Section 49 Clusters of similar maps

Markiczy and Goldberg (1995) suggest a method for summarising a set of causal maps, one each from a set of respondents, which does not rely on piecing them together but on finding typical clusters of maps, and then presenting the central map from each cluster along with the typical respondent characteristics.

The way they suggest of clustering graphs depends on the concept of distance between graphs. There are various methods Gao et al. (2010) to measure the distance between (pairs of) graphs, some making use of the idea of the maximum common subgraph. The most common of these methods (like Levenshtein distance) do not make use of node or edge attributes – information like the direction, polarity or strength of the influence between nodes.

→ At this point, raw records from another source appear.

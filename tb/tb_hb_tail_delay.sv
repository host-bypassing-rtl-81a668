// tb_hb_tail_delay: self-checking test of the tail pointer batching module.
// Checks: pass-through (batch off) with one cycle latency; a flush on the
// BATCH-th update carrying the newest value; a flush exactly TIMEOUT cycles
// after the first held update when fewer than BATCH arrive; merging of
// updates while the output is stalled; the two flush counters.
module tb_hb_tail_delay;
  import hb_pkg::*;
  localparam int unsigned BATCH   = 8;
  localparam int unsigned TIMEOUT = 625;   // 2500 ns at 250 MHz

  logic clk = 1'b0, rst_n = 1'b0;
  always #2 clk = ~clk;

  logic        batch_en, in_valid, out_valid, out_ready;
  tail_upd_t   in, out;
  logic [31:0] fc, ft;
  int          checks = 0, failures = 0;
  longint      cyc = 0;

  hb_tail_delay #(.BATCH(BATCH), .TIMEOUT(TIMEOUT)) dut (
    .clk, .rst_n, .batch_en, .in_valid, .in, .out_valid, .out_ready, .out,
    .flushes_count(fc), .flushes_timeout(ft));

  always @(posedge clk) cyc <= cyc + 1;

  // output monitor
  tail_upd_t got_q[$];
  longint    got_t[$];
  always @(posedge clk) if (rst_n && out_valid && out_ready) begin
    got_q.push_back(out);
    got_t.push_back(cyc);
  end

  task automatic check(input logic ok, input string what);
    checks++;
    if (!ok) begin failures++; $display("FAIL %s", what); end
  endtask

  task automatic send(input logic [31:0] v);
    @(negedge clk);
    in_valid = 1'b1; in = '{reg_off: NIC_TDT_OFF, value: v};
    @(negedge clk);
    in_valid = 1'b0;
  endtask

  initial begin
    repeat (20000) @(posedge clk);
    failures++;
    $display("watchdog expired");
    $display("TB_RESULT checks=%0d failures=%0d", checks, failures);
    $finish;
  end

  initial begin
    longint t0;
    batch_en = 1'b0; in_valid = 1'b0; in = '0; out_ready = 1'b1;
    repeat (3) @(negedge clk);
    rst_n = 1'b1;

    // 1. batching off: every update passes, one cycle later
    for (int i = 1; i <= 5; i++) begin
      t0 = cyc;
      send(32'(i));
      repeat (2) @(negedge clk);
      check(got_q.size() == 1, "pass-through count");
      if (got_q.size() == 1) begin
        check(got_q[0].value == 32'(i) && got_q[0].reg_off == NIC_TDT_OFF, "pass-through value");
        // accepted at the edge sampled as t0+1, output handshake one edge later
        check(got_t[0] == t0 + 2, $sformatf("pass-through latency %0d", got_t[0] - t0));
      end
      got_q.delete(); got_t.delete();
    end

    // 2. batching on: flush at the 8th update with the newest value
    batch_en = 1'b1;
    for (int i = 0; i < 8; i++) begin
      send(32'(100 + i));
      if (i < 7) check(got_q.size() == 0, "no output before batch is full");
    end
    t0 = cyc;
    repeat (2) @(negedge clk);
    check(got_q.size() == 1, "one write per batch");
    if (got_q.size() == 1) begin
      check(got_q[0].value == 107, "batch carries newest value");
      check(got_t[0] == t0, $sformatf("batch flush timing %0d", got_t[0] - t0));
    end
    check(fc == 1 && ft == 0, "count flush counted");
    got_q.delete(); got_t.delete();

    // 3. fewer than BATCH updates: flush by timeout
    @(negedge clk);
    t0 = cyc;                 // the update below is accepted at the next edge
    send(200); send(201); send(202);
    while (got_q.size() == 0 && cyc < t0 + 2000) @(negedge clk);
    check(got_q.size() == 1, "timeout flush happened");
    if (got_q.size() == 1) begin
      check(got_q[0].value == 202, "timeout flush value");
      // out_valid rises TIMEOUT cycles after acceptance, handshake seen one edge later
      check(got_t[0] - (t0 + 1) == longint'(TIMEOUT) + 1,
            $sformatf("timeout after %0d cycles", got_t[0] - (t0 + 1)));
    end
    check(ft == 1, "timeout flush counted");
    got_q.delete(); got_t.delete();

    // 4. stalled output: later updates merge into one
    batch_en = 1'b0;
    out_ready = 1'b0;
    send(300); send(301); send(302);
    repeat (3) @(negedge clk);
    out_ready = 1'b1;
    repeat (4) @(negedge clk);
    check(got_q.size() == 2, $sformatf("merged writes %0d", got_q.size()));
    if (got_q.size() == 2) begin
      check(got_q[0].value == 300, "first held value");
      check(got_q[1].value == 302, "merged newest value");
    end

    $display("TB_RESULT checks=%0d failures=%0d", checks, failures);
    $finish;
  end
endmodule
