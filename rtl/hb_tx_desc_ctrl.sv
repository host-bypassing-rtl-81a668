// hb_tx_desc_ctrl: transmit-side descriptor control of the FPGA NIC driver.
//
// Keeps the tx ring index `idx` (the driver's tail). It offers slot idx to the
// packet handler; once the handler has stored a packet there, the control
// writes tx descriptor idx (buffer address of the slot, length, command
// EOP|IFCS, plus RS when writeback is enabled, status cleared) and issues a tx
// tail pointer update to idx+1 so the NIC sends the packet, then moves on.
//
// Optional congestion control (wb_en): the NIC then writes each sent
// descriptor back with DD set. Before filling slot idx, once the descriptor
// after it (idx+1 mod RING_N) has been used before, the control reads that
// descriptor and waits (polling, two cycles per read) until its DD is set.
// The NIC sends in ring order, so this means slot idx is free too, and one
// descriptor always stays free: the tail never catches up with the NIC's
// head, which the NIC would read as an empty ring. Unsent packets are never
// overwritten; the back pressure is counted in wb_stalls (cycles). Without
// wb_en slots are reused blindly and a slow NIC can be overrun, which is the
// trade-off the design describes. The store-post-bump order and the writeback
// rule are the design's; descriptor layout and the per-pass check are this
// design's.
module hb_tx_desc_ctrl
  import hb_pkg::*;
#(
  parameter int unsigned RING_N     = 64,
  parameter int unsigned SLOT_BYTES = 8192
) (
  input  logic        clk,
  input  logic        rst_n,
  input  logic        start,
  input  logic        wb_en,
  input  addr_t       fpga_base,
  // tx ring BRAM port
  output bram_req_t   ring_req,
  input  data_t       ring_rdata,
  // packet handler
  output logic        slot_ok,
  output logic [$clog2(RING_N)-1:0] slot,
  input  logic        post_valid,
  input  logic [$clog2(RING_N)-1:0] post_slot,
  input  logic [15:0] post_len,
  output logic        post_ack,
  // tail pointer update
  output logic        tail_valid,
  output tail_upd_t   tail,
  output logic [31:0] tx_pkts,
  output logic [31:0] wb_stalls
);
  localparam int unsigned IW = $clog2(RING_N);

  typedef enum logic [2:0] {S_IDLE, S_CHECK, S_RD, S_TEST, S_READY} state_e;
  state_e        state;
  logic [IW-1:0] idx;
  logic          lap;      // ring has wrapped at least once
  logic [IW-1:0] nxt;      // descriptor after idx
  logic [IW-1:0] ring_idx; // descriptor the ring port addresses
  desc_t         rdesc, wdesc;
  addr_t         slot_addr;

  assign nxt      = idx + 1'b1;
  assign rdesc    = nxt[0] ? ring_rdata[255:128] : ring_rdata[127:0];
  assign slot     = idx;
  assign slot_ok  = (state == S_READY);
  assign post_ack = (state == S_READY) && post_valid;

  always_comb begin
    slot_addr = fpga_base + addr_t'(TXBUF_BASE) + addr_t'(post_slot) * addr_t'(SLOT_BYTES);
    wdesc = '0;
    wdesc[63:0]                = slot_addr;
    wdesc[TXD_LEN_LSB +: 16]   = post_len;
    wdesc[TXD_EOP_BIT]         = 1'b1;
    wdesc[TXD_IFCS_BIT]        = 1'b1;
    wdesc[TXD_RS_BIT]          = wb_en;
    ring_req      = '0;
    ring_idx      = (state == S_RD) ? nxt : idx;
    ring_req.addr = BRAM_AW'(ring_idx >> 1);
    if (state == S_RD) ring_req.en = 1'b1;
    if (post_ack) begin
      ring_req.en    = 1'b1;
      ring_req.we    = idx[0] ? {16'hffff, 16'h0} : {16'h0, 16'hffff};
      ring_req.wdata = {2{wdesc}};
    end
  end

  always_ff @(posedge clk or negedge rst_n) begin
    if (!rst_n) begin
      state      <= S_IDLE;
      idx        <= '0;
      lap        <= 1'b0;
      tail_valid <= 1'b0;
      tail       <= '0;
      tx_pkts    <= '0;
      wb_stalls  <= '0;
    end else begin
      tail_valid <= 1'b0;
      unique case (state)
        S_IDLE: if (start) begin
          idx   <= '0;
          lap   <= 1'b0;
          state <= S_CHECK;
        end
        S_CHECK: state <= (wb_en && (lap || idx == IW'(RING_N - 1))) ? S_RD : S_READY;
        S_RD:    state <= S_TEST;
        S_TEST: if (rdesc[TXD_DD_BIT]) begin
          state <= S_READY;
        end else begin
          wb_stalls <= wb_stalls + 2;
          state     <= S_RD;
        end
        S_READY: if (post_valid) begin
          tail_valid <= 1'b1;
          tail       <= '{reg_off: NIC_TDT_OFF, value: 32'(nxt)};
          tx_pkts    <= tx_pkts + 1;
          idx        <= idx + 1'b1;
          if (idx == IW'(RING_N - 1)) lap <= 1'b1;
          state      <= S_CHECK;
        end
        default: state <= S_IDLE;
      endcase
    end
  end

endmodule
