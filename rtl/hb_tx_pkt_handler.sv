// hb_tx_pkt_handler: transmit-side packet handler of the FPGA NIC driver.
//
// Receives packets from the network function on an AXI4-stream slave and
// stores each in an empty slot of the tx buffer, then reports the slot and
// the packet length to the descriptor control. It waits for slot_ok (the
// descriptor control's statement that slot `slot` may be filled), takes the
// packet at one beat per cycle (tready high), writing beat k to word k of the
// slot with tkeep as byte enables and adding up the tkeep bits as the length
// (tkeep is expected to be contiguous from byte 0). Beats beyond the slot's
// SLOT_BYTES are dropped and counted in trunc_beats. After tlast it raises
// post_valid with slot and length until post_ack.
//
// Storing first and posting after is the design's order; the one-slot-per-
// descriptor layout and the one idle cycle between packets are this design's.
module hb_tx_pkt_handler
  import hb_pkg::*;
#(
  parameter int unsigned RING_N     = 64,
  parameter int unsigned SLOT_BYTES = 8192
) (
  input  logic        clk,
  input  logic        rst_n,
  input  logic        slot_ok,
  input  logic [$clog2(RING_N)-1:0] slot,
  output logic        post_valid,
  output logic [$clog2(RING_N)-1:0] post_slot,
  output logic [15:0] post_len,
  input  logic        post_ack,
  // tx buffer BRAM port
  output bram_req_t   buf_req,
  // AXI4-stream slave
  input  logic        s_tvalid,
  output logic        s_tready,
  input  data_t       s_tdata,
  input  strb_t       s_tkeep,
  input  logic        s_tlast,
  output logic [31:0] trunc_beats
);
  localparam int unsigned SLOT_WORDS = SLOT_BYTES / STRB_W;

  typedef enum logic [1:0] {S_IDLE, S_RECV, S_POST} state_e;
  state_e      state;
  logic [15:0] beat;
  logic        beat_in, fits;

  assign s_tready   = (state == S_RECV);
  assign beat_in    = s_tvalid && s_tready;
  assign fits       = beat < 16'(SLOT_WORDS);
  assign post_valid = (state == S_POST);

  always_comb begin
    buf_req       = '0;
    buf_req.en    = beat_in && fits;
    buf_req.we    = s_tkeep;
    buf_req.addr  = BRAM_AW'(post_slot) * BRAM_AW'(SLOT_WORDS) + BRAM_AW'(beat);
    buf_req.wdata = s_tdata;
  end

  always_ff @(posedge clk or negedge rst_n) begin
    if (!rst_n) begin
      state       <= S_IDLE;
      beat        <= '0;
      post_slot   <= '0;
      post_len    <= '0;
      trunc_beats <= '0;
    end else begin
      unique case (state)
        S_IDLE: if (slot_ok) begin
          post_slot <= slot;
          post_len  <= '0;
          beat      <= '0;
          state     <= S_RECV;
        end
        S_RECV: if (beat_in) begin
          beat <= beat + 16'd1;
          if (fits) post_len <= post_len + 16'($countones(s_tkeep));
          else      trunc_beats <= trunc_beats + 1;
          if (s_tlast) state <= S_POST;
        end
        S_POST: if (post_ack) state <= S_IDLE;
        default: state <= S_IDLE;
      endcase
    end
  end

endmodule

Markiczy and Goldberg (1995) also point out that also here we need to ask ourselves if the absence of a variable or an arrow is relevant or not.

For example, is the graph

B->C->D->E->F->G->H->I

more similar to

B->C

or to

B->C->D->F->H->I

On the one hand, the second is a perfect subgraph of the first – it has, in a sense, no mistakes; on the other hand, the third has three mini-maps in common with the first (but also some incompatible parts).

It probably makes sense to penalise the second more than the third, because if we were to say that 1 and 2 were close, we would produce results with very small graphs, and we can already see which are the most popular mini-maps just by looking at the frequency of arrows.

I haven’t yet implemented this and am looking for a suitable R package.